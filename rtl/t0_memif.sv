// t0_memif: memory pipeline arbiter and external memory interface of T0.
//
// T0 has one memory pipeline shared by four users.  Each cycle at most one
// access is started, chosen in fixed priority:
//   1. SIP MEMREAD / MEMWRITE / ICWRITE (host port),
//   2. instruction cache refill after a miss,
//   3. scalar or vector memory instruction (the "exec" port),
//   4. instruction prefetch of the line being fetched, only when the port is
//      otherwise idle.
// A loser simply is not granted; the exec port holds its request, which is a
// memory stall for the CPU or vector unit.
//
// Each access is pipelined over two cycles on the pins.  In the first cycle the
// 16-byte block address a[31:4] and the access type are driven: nkrwb (the
// access may be a write), id (instruction fetch) and ku (user mode; undefined
// for refills, driven 0 here).  In the second cycle rw (low only for a write
// that was not killed), the active-low byte write enables bwenb[15:0] and the
// write data are driven.  Each bwenb bit is also gated by the external
// active-low pulse weninb: weninb[0] shapes bytes 7:0, weninb[1] bytes 15:8.
// A write killed by an exception in its second cycle (kill) leaves the data bus
// undriven and rw high.  Read data on d_in in the second cycle is registered
// and handed back one cycle later with a valid flag for the port that asked.
//
// The data bus is split into d_in, d_out and d_oe because the bidirectional
// pads are not modelled.  The access type used on the pins for SIP accesses
// (kernel data access) and for ICWRITE (an instruction-type read cycle, whose
// data is ignored) is this implementation's choice.
//
// Timing: request and grant in cycle t (address phase), data phase t+1, read
// data with *_rvalid in t+2.
module t0_memif
  import t0_pkg::*;
(
  input  logic         clk,
  input  logic         rst,
  // SIP
  input  logic         sip_valid,
  input  logic         sip_write,
  input  logic         sip_icwrite,
  input  logic [31:0]  sip_addr,
  input  logic [127:0] sip_wdata,
  output logic         sip_rvalid,
  // I-cache refill and prefetch
  input  logic         ic_valid,
  input  logic [27:0]  ic_addr,
  input  logic         pf_valid,
  input  logic [27:0]  pf_addr,
  output logic         ic_gnt,
  output logic         pf_gnt,
  output logic         ic_rvalid,     // data for a refill or prefetch
  // scalar / vector memory instructions
  input  mem_req_t     ex_req,
  input  logic         ex_kill,       // kill the write in its data phase
  output logic         ex_gnt,
  output logic         ex_rvalid,
  output logic [127:0] rdata,
  // external pins
  output logic [27:0]  a,
  output logic         nkrwb,
  output logic         id,
  output logic         ku,
  output logic         rw,
  output logic [15:0]  bwenb,
  input  logic [1:0]   weninb,
  output logic [127:0] d_out,
  output logic         d_oe,
  input  logic [127:0] d_in,
  // status
  output mreq_src_e    src,           // user of the address phase this cycle
  output logic         port_busy      // a SIP, refill or exec access this cycle
);
  logic         sip_go, ic_go, ex_go, pf_go;
  // data-phase registers
  mreq_src_e    dp_src;
  logic         dp_write, dp_rd;
  logic [15:0]  dp_be;
  logic [127:0] dp_wdata;
  // read return
  mreq_src_e    rr_src;
  logic         rr_valid;

  assign sip_go = sip_valid;
  assign ic_go  = ic_valid && !sip_go;
  assign ex_go  = ex_req.valid && !sip_go && !ic_go;
  assign pf_go  = pf_valid && !sip_go && !ic_go && !ex_req.valid;

  assign ic_gnt    = ic_go;
  assign pf_gnt    = pf_go;
  assign ex_gnt    = ex_go;
  assign port_busy = sip_go || ic_go || ex_go;

  always_comb begin
    src   = MREQ_NONE;
    a     = pf_addr;
    nkrwb = 1'b0;
    id    = 1'b1;
    ku    = 1'b0;
    if (sip_go) begin
      src   = MREQ_SIP;
      a     = sip_addr[31:4];
      nkrwb = sip_write;
      id    = sip_icwrite;
    end else if (ic_go) begin
      src   = MREQ_IC;
      a     = ic_addr;
    end else if (ex_go) begin
      src   = MREQ_EXEC;
      a     = ex_req.addr;
      nkrwb = ex_req.write;
      id    = 1'b0;
      ku    = !ex_req.kernel;
    end else if (pf_go) begin
      src   = MREQ_IC;
    end
  end

  always_ff @(posedge clk) begin
    if (rst) begin
      dp_write <= 1'b0;
      dp_rd    <= 1'b0;
      dp_src   <= MREQ_NONE;
    end else begin
      dp_src   <= src;
      dp_write <= (sip_go && sip_write) || (ex_go && ex_req.write);
      dp_rd    <= (sip_go && !sip_write && !sip_icwrite) || ic_go || pf_go ||
                  (ex_go && !ex_req.write);
    end
    dp_be    <= sip_go ? 16'hFFFF : ex_req.be;
    dp_wdata <= sip_go ? sip_wdata : ex_req.wdata;
  end

  // data phase
  logic wr_live;
  assign wr_live = dp_write && !(ex_kill && dp_src == MREQ_EXEC);
  assign rw      = !wr_live;
  assign d_oe    = wr_live;
  assign d_out   = dp_wdata;
  always_comb begin
    for (int i = 0; i < 16; i++)
      bwenb[i] = !(wr_live && dp_be[i]) || weninb[i/8];
  end

  // read return, one cycle after the data phase
  always_ff @(posedge clk) begin
    if (rst) rr_valid <= 1'b0;
    else     rr_valid <= dp_rd;
    rr_src <= dp_src;
    if (dp_rd) rdata <= d_in;
  end

  assign sip_rvalid = rr_valid && rr_src == MREQ_SIP;
  assign ic_rvalid  = rr_valid && rr_src == MREQ_IC;
  assign ex_rvalid  = rr_valid && rr_src == MREQ_EXEC;
endmodule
=-=-=-=-=
### WHAT YOU SHOULD DO
Everything from the first line of the records through the line containing "cycle is registered" is to be set down exactly, while later lines are left out.

### OUTPUT BELOW
filename rtl/t0_memif.sv
// t0_memif: memory pipeline arbiter and external memory interface of T0.
//
// T0 has one memory pipeline shared by four users.  Each cycle at most one
// access is started, chosen in fixed priority:
//   1. SIP MEMREAD / MEMWRITE / ICWRITE (host port),
//   2. instruction cache refill after a miss,
//   3. scalar or vector memory instruction (the "exec" port),
//   4. instruction prefetch of the line being fetched, only when the port is
//      otherwise idle.
// A loser simply is not granted; the exec port holds its request, which is a
// memory stall for the CPU or vector unit.
//
// Each access is pipelined over two cycles on the pins.  In the first cycle the
// 16-byte block address a[31:4] and the access type are driven: nkrwb (the
// access may be a write), id (instruction fetch) and ku (user mode; undefined
// for refills, driven 0 here).  In the second cycle rw (low only for a write
// that was not killed), the active-low byte write enables bwenb[15:0] and the
// write data are driven.  Each bwenb bit is also gated by the external
// active-low pulse weninb: weninb[0] shapes bytes 7:0, weninb[1] bytes 15:8.
// A write killed by an exception in its second cycle (kill) leaves the data bus
// undriven and rw high.  Read data on d_in in the second cycle is registered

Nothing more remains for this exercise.